### PROBLEM
Find all lines in the records that include the word "half", and copy them out.

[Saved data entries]
:::::
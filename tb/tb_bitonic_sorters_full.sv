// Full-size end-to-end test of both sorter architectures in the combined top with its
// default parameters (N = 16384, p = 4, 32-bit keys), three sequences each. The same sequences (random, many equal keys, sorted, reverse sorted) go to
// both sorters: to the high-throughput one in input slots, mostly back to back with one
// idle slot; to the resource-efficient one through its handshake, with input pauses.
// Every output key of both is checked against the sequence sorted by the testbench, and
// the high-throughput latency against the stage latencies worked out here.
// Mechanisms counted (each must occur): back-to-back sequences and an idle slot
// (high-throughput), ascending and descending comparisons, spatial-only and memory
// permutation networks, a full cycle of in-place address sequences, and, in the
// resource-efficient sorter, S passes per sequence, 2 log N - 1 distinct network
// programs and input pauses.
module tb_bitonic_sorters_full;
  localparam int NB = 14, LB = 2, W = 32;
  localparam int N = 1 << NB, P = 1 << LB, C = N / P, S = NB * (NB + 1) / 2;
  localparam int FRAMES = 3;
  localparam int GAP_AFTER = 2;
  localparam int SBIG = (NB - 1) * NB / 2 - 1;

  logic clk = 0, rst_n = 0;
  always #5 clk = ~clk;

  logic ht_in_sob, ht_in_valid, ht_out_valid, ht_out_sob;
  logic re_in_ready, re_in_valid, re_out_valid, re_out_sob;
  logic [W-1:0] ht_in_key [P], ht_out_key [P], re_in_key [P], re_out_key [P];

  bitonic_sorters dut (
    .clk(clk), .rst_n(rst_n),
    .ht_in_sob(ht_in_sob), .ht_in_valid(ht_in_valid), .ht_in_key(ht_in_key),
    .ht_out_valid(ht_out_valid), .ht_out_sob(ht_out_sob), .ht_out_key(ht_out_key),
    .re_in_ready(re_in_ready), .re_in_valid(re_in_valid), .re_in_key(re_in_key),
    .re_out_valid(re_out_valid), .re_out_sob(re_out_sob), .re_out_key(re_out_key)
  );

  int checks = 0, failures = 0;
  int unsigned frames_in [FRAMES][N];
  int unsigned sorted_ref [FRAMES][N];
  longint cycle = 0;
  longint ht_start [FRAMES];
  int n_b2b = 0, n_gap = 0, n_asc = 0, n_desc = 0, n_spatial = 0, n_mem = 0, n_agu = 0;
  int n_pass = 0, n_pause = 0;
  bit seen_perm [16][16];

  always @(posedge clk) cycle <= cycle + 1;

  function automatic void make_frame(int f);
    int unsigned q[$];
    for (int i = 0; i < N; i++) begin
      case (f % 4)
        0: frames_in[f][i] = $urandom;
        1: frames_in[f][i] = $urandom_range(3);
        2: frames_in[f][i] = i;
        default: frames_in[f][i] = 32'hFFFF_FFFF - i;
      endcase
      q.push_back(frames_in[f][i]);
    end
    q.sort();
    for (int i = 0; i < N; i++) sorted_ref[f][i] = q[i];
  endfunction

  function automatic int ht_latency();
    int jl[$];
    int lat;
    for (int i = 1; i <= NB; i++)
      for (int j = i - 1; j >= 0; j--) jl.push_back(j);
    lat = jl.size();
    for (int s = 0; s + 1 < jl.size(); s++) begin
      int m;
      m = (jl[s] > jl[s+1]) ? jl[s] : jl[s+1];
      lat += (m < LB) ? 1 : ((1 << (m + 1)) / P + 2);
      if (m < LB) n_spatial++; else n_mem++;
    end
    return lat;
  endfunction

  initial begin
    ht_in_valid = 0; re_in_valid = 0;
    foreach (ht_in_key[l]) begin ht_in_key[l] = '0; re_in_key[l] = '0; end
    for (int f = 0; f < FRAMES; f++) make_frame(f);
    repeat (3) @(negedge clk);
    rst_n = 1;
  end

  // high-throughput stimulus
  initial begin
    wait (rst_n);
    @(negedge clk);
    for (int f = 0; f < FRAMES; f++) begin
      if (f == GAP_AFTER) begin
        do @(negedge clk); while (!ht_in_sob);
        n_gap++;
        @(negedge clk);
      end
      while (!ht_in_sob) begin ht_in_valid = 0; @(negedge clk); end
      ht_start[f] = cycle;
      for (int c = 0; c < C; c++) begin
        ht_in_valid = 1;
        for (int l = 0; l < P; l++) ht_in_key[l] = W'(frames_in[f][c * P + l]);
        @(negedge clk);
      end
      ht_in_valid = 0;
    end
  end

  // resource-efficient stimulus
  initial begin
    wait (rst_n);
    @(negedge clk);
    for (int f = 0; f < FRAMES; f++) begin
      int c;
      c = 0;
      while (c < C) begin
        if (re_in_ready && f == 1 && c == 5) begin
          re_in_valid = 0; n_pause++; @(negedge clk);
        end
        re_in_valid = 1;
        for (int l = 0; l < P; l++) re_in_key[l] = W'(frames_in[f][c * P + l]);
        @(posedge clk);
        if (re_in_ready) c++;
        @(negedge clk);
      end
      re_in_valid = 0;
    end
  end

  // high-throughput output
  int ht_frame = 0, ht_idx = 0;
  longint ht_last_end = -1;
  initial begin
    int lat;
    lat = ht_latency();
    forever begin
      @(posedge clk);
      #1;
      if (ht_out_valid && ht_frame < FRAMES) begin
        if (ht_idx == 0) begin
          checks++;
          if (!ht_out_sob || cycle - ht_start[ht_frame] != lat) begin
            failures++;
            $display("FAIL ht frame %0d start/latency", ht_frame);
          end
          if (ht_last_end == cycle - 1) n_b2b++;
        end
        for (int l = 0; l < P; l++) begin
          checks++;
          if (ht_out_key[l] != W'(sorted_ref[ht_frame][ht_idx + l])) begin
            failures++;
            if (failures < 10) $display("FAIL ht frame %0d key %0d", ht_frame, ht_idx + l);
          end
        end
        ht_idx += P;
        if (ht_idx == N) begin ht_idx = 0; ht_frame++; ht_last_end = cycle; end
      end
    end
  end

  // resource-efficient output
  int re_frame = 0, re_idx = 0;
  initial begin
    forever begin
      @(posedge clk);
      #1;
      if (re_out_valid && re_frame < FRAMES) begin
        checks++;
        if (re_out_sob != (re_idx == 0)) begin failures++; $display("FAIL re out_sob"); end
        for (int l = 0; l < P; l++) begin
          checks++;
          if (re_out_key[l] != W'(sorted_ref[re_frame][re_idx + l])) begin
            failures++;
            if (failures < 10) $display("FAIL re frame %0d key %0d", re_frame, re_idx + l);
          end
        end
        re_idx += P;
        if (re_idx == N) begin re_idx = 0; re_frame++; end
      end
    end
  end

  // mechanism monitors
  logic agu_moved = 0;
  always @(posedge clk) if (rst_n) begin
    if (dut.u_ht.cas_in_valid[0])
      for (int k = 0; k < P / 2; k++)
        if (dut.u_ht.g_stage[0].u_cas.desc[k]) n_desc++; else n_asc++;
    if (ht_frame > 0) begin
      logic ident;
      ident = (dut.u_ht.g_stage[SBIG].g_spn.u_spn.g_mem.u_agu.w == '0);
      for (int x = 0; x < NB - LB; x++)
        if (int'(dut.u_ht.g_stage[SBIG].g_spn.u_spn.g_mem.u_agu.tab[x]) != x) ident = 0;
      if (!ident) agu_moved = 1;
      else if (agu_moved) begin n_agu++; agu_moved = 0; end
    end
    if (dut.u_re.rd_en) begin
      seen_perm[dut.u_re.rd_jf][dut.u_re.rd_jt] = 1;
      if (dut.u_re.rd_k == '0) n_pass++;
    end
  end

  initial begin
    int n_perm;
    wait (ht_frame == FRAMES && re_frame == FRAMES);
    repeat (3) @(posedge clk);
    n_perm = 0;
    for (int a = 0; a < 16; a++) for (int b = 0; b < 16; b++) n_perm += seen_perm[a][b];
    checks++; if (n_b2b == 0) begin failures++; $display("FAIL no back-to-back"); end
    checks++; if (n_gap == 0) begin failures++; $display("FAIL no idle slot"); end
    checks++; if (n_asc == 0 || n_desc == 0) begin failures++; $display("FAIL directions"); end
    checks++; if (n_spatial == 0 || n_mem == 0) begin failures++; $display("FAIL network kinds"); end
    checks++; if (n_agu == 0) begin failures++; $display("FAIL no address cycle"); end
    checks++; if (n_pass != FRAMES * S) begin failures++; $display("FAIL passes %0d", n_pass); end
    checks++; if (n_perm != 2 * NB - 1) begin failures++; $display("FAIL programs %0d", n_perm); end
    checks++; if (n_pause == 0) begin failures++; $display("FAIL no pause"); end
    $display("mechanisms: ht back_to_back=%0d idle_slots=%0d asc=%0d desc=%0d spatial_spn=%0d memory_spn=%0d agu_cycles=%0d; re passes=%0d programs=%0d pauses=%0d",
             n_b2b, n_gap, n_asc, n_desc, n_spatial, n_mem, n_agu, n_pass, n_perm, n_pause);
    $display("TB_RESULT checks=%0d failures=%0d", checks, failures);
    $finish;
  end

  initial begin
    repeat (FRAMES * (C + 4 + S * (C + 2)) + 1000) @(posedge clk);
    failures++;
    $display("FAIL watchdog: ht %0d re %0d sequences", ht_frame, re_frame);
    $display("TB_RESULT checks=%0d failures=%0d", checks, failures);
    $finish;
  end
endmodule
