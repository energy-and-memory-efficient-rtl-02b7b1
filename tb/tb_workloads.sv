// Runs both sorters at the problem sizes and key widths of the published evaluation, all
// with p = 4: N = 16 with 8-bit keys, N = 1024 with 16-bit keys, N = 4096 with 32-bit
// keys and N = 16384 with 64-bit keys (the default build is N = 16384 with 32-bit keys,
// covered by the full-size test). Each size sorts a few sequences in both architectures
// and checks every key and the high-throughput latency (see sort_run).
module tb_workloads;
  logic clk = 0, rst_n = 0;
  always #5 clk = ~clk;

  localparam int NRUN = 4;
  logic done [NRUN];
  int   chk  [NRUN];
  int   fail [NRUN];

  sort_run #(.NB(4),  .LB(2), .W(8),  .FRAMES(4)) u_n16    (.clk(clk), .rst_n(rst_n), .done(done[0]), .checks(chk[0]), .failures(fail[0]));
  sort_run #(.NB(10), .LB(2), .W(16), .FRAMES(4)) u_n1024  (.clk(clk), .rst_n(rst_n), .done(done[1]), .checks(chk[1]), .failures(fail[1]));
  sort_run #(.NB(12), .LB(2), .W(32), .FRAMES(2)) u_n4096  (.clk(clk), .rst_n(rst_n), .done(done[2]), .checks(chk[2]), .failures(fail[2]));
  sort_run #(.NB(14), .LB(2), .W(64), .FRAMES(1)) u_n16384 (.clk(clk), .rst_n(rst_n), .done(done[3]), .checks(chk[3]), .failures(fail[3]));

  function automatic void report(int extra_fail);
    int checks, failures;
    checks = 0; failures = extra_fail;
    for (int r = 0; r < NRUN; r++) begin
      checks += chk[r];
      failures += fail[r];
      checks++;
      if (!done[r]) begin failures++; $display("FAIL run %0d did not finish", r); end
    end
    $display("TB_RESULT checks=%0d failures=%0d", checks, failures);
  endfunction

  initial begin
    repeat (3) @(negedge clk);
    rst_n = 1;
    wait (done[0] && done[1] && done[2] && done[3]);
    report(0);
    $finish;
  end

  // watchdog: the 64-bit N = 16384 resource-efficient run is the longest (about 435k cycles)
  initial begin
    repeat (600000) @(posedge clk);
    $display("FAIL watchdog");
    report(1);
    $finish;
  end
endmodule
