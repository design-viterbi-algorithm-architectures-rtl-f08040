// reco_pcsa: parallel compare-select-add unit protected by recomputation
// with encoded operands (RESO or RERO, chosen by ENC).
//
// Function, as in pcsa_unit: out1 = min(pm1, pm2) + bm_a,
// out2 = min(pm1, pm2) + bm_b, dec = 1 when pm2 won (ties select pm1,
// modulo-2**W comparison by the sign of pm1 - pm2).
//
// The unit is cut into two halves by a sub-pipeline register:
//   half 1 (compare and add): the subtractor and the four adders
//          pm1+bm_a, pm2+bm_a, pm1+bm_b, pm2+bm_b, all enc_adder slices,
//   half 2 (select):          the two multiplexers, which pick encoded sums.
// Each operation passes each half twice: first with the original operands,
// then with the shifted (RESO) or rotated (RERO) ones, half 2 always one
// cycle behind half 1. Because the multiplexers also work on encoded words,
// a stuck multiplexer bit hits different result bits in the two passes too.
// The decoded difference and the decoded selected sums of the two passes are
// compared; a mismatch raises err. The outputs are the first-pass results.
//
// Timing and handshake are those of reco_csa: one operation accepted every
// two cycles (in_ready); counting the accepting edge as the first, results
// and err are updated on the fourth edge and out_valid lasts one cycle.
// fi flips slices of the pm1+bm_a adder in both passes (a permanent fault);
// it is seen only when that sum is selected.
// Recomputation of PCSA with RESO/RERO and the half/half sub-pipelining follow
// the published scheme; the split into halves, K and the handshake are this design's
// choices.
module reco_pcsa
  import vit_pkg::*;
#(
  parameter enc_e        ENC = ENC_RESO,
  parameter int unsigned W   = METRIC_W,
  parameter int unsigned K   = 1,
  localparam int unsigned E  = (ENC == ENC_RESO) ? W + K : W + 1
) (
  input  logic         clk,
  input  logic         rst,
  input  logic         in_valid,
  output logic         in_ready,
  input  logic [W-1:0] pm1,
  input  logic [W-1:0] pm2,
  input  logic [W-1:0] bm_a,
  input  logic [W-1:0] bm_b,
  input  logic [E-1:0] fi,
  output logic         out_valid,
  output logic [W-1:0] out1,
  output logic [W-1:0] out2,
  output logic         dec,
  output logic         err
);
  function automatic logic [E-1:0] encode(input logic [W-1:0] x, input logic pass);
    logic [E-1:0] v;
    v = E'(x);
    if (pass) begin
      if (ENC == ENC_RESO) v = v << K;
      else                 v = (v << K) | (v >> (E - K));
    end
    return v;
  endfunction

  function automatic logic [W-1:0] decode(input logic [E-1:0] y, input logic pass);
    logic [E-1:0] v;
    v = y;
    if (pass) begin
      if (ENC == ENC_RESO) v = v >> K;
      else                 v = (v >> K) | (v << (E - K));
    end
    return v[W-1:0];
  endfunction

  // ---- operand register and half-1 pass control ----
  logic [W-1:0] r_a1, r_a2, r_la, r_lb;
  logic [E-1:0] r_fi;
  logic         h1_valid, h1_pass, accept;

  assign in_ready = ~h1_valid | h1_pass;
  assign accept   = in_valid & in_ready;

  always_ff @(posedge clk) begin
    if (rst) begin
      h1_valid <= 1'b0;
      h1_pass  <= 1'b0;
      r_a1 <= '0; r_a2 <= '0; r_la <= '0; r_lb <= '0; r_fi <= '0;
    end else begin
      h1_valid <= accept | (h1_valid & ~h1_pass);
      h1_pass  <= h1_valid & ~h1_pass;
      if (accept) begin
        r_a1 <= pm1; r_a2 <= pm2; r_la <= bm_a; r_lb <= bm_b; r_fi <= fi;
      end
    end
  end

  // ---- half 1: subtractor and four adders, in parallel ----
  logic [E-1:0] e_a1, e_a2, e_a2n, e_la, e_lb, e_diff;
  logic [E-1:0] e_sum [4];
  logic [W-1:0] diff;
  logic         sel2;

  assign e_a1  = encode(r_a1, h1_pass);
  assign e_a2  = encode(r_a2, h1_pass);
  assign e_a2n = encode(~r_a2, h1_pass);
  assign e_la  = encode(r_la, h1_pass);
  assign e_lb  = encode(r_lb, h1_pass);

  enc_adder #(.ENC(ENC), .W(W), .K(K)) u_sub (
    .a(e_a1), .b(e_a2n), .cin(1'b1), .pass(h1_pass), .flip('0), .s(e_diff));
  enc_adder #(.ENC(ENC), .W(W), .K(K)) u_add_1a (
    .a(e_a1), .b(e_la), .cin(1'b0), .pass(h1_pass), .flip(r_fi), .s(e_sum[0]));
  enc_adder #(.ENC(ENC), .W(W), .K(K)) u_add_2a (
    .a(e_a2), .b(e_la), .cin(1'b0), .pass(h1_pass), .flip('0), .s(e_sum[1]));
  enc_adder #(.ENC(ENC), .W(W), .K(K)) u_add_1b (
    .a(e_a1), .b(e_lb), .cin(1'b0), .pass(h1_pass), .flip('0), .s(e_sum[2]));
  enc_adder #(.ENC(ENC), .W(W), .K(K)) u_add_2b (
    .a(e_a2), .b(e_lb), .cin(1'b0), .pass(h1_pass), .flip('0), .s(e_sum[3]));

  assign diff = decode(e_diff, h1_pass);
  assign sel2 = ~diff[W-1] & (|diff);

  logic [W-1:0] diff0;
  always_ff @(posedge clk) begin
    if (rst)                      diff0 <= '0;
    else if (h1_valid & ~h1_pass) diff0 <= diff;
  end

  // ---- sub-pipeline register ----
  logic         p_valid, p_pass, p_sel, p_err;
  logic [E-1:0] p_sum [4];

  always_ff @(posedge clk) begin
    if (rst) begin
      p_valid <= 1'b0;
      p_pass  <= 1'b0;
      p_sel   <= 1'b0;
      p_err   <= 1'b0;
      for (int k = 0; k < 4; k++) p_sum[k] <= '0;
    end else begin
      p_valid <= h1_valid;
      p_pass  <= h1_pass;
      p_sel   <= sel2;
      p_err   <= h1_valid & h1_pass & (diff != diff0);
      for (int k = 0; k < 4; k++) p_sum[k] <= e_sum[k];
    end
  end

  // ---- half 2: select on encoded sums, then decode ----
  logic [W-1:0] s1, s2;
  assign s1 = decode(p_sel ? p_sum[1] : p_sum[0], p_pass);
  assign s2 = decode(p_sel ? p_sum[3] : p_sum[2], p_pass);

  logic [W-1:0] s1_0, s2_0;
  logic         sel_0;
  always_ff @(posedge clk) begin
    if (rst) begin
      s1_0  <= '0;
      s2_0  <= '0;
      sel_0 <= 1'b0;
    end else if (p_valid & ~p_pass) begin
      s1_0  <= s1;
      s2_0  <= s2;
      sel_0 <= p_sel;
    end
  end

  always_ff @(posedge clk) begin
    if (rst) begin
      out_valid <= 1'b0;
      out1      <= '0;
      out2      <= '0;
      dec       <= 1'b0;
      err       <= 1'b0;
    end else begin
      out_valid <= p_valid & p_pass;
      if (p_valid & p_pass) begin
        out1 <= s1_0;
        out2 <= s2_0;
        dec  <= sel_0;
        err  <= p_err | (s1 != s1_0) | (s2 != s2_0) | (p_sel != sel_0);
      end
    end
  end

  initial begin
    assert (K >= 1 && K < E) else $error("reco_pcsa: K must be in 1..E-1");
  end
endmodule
:::::
### TASK RESULT
//   half 1 (compare and add): the subtractor and the four adders
//   half 2 (select):          the two multiplexers, which pick encoded sums.
// Each operation passes each half twice: first with the original operands,
// then with the shifted (RESO) or rotated (RERO) ones, half 2 always one
// cycle behind half 1. Because the multiplexers also work on encoded words,
// Recomputation of PCSA with RESO/RERO and the half/half sub-pipelining follow
  // ---- operand register and half-1 pass control ----
  // ---- half 1: subtractor and four adders, in parallel ----
  // ---- half 2: select on encoded sums, then decode ----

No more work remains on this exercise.